Task to carry out: Each line of the data below holding the word "event" must be copied.

Information:
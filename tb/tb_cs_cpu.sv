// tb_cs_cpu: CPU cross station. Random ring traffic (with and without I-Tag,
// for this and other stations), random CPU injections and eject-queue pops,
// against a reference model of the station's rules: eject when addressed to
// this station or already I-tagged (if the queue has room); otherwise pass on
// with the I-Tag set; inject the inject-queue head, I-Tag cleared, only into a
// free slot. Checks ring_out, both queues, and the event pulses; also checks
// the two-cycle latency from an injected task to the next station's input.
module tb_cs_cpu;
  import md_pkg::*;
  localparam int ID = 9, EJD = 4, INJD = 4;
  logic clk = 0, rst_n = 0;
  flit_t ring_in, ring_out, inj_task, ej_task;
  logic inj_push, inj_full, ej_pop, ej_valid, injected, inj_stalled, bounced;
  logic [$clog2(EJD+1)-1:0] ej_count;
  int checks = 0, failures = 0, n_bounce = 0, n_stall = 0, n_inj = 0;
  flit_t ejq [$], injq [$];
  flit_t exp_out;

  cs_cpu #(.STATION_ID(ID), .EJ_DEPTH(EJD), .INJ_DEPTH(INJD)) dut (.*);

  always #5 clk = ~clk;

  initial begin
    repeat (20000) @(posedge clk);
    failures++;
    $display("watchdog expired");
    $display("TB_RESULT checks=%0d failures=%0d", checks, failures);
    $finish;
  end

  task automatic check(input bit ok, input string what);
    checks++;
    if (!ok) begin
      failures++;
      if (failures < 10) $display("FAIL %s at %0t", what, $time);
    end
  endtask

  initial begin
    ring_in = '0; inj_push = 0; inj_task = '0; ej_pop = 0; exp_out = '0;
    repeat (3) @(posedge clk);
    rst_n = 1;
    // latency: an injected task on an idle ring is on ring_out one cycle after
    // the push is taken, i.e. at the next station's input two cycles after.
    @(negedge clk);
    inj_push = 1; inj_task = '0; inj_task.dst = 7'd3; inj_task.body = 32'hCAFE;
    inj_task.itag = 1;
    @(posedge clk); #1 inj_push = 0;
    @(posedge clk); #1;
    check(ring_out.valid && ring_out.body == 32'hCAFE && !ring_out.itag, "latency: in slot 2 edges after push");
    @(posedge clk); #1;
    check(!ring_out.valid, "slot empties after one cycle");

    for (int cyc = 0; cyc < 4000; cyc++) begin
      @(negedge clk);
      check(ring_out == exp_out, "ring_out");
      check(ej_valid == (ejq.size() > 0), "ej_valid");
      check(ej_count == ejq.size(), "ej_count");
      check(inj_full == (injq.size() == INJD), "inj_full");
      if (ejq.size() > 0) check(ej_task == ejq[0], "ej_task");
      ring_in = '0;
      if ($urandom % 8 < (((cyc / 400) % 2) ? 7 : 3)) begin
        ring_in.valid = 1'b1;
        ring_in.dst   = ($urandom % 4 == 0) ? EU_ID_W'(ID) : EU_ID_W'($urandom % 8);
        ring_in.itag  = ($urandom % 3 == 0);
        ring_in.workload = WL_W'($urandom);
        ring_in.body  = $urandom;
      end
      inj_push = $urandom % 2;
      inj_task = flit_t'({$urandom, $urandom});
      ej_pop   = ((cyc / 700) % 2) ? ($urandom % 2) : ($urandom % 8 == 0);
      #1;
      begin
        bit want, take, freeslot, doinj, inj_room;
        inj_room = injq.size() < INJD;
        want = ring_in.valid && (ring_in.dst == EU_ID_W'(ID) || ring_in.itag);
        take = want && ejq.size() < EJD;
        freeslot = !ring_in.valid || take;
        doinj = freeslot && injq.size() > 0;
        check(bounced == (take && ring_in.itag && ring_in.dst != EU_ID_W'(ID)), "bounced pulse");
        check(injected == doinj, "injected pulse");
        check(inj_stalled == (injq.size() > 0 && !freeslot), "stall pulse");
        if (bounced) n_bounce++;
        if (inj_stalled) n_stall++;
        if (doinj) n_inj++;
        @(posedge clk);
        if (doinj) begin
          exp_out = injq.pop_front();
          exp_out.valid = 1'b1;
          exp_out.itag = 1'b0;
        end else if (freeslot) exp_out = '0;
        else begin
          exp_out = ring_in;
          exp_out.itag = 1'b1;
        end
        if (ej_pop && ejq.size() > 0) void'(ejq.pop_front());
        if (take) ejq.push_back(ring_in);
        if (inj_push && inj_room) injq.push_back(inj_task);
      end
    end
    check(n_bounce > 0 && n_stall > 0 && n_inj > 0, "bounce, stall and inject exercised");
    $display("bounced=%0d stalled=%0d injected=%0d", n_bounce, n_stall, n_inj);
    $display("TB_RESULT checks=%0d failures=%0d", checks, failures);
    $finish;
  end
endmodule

--

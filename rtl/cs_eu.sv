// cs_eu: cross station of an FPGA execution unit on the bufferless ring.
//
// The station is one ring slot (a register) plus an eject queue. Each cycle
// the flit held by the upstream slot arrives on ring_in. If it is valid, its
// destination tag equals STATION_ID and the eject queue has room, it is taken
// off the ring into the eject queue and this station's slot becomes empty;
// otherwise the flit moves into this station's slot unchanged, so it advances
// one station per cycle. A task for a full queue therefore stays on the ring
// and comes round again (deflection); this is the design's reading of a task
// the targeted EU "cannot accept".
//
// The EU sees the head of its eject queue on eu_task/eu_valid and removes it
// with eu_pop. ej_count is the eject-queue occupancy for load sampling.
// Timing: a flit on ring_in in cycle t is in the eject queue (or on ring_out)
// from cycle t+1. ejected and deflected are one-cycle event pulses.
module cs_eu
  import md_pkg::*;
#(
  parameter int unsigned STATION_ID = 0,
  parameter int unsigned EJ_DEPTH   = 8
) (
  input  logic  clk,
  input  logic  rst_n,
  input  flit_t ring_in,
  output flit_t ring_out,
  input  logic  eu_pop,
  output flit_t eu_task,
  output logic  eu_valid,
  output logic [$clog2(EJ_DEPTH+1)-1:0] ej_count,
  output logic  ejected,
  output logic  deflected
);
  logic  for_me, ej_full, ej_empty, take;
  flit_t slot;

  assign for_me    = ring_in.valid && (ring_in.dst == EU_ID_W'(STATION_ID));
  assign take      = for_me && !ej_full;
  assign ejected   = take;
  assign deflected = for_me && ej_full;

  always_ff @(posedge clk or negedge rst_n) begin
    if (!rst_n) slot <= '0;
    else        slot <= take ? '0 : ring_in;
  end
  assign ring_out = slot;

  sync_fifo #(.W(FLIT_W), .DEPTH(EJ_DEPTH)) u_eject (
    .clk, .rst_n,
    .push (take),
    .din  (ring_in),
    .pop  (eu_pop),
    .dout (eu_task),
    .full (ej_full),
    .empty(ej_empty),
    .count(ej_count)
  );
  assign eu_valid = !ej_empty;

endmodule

Completed exercise:
// free slot. Checks ring_out, both queues, and the event pulses; also checks
// from cycle t+1. ejected and deflected are one-cycle event pulses.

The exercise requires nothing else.